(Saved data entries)
=== Begin Enclosure ===
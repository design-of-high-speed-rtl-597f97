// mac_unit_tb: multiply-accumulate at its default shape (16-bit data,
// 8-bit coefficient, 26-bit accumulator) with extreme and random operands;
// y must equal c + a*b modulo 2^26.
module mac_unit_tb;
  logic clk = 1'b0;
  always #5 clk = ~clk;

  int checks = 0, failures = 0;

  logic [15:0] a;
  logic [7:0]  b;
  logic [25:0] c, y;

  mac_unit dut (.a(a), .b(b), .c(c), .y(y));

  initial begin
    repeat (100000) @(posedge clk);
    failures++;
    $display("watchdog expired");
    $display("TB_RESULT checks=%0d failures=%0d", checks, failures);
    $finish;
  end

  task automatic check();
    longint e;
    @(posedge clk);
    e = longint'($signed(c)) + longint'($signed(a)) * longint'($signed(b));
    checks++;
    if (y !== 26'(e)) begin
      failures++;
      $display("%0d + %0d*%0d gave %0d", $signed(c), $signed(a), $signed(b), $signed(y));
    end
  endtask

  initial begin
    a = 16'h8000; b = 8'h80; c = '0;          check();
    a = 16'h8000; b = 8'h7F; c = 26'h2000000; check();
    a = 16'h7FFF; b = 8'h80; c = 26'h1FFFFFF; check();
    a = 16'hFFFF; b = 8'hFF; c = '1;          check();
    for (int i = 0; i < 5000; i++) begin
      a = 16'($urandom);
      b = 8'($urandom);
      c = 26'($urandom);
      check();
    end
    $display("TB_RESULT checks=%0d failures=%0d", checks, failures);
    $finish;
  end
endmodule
=== End Enclosure ===
=== Begin Enclosure ===
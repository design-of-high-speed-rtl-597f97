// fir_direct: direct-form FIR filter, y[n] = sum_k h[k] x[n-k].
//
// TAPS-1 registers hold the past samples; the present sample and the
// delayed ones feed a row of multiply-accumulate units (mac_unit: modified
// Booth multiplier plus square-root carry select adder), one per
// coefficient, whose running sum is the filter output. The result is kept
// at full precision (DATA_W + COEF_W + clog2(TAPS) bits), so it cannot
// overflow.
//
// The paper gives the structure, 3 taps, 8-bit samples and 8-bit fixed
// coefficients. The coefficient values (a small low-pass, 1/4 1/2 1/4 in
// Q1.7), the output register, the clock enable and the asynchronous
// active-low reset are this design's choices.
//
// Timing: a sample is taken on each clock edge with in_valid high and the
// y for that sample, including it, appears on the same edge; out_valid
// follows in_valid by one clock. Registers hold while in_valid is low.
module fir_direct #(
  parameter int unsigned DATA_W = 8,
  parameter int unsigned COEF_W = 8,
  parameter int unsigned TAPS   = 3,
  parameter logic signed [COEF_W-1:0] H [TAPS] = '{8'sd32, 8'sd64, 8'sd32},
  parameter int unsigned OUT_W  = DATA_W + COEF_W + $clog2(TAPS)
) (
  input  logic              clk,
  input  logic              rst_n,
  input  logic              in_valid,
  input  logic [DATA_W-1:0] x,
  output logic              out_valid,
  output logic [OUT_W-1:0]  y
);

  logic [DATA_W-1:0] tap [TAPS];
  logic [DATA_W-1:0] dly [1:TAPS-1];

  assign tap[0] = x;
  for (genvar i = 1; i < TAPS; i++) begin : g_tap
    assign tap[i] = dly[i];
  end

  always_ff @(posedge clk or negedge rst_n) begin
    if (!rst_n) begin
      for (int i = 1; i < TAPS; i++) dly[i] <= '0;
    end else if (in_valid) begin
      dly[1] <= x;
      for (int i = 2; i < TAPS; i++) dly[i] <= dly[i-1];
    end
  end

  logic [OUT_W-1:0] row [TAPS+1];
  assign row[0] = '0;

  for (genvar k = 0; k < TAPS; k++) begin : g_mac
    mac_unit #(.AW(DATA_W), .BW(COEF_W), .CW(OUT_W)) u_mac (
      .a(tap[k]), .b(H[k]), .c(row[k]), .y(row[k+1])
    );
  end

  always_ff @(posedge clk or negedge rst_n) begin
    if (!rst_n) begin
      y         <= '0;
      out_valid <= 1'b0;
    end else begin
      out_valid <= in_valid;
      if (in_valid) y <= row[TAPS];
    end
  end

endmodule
=== End Enclosure ===
## TASK STATEMENT
Give back the records above exactly, limited to the lines between the one holding "parameter int unsigned TAPS" and the one holding "dly[1] <= x;", inclusive.

## WORKED SOLUTION
  parameter int unsigned TAPS   = 3,
  parameter logic signed [COEF_W-1:0] H [TAPS] = '{8'sd32, 8'sd64, 8'sd32},
  parameter int unsigned OUT_W  = DATA_W + COEF_W + $clog2(TAPS)
) (
  input  logic              clk,
  input  logic              rst_n,
  input  logic              in_valid,
  input  logic [DATA_W-1:0] x,
  output logic              out_valid,
  output logic [OUT_W-1:0]  y
);

  logic [DATA_W-1:0] tap [TAPS];
  logic [DATA_W-1:0] dly [1:TAPS-1];

  assign tap[0] = x;
  for (genvar i = 1; i < TAPS; i++) begin : g_tap
    assign tap[i] = dly[i];
  end

  always_ff @(posedge clk or negedge rst_n) begin
    if (!rst_n) begin
      for (int i = 1; i < TAPS; i++) dly[i] <= '0;
    end else if (in_valid) begin
      dly[1] <= x;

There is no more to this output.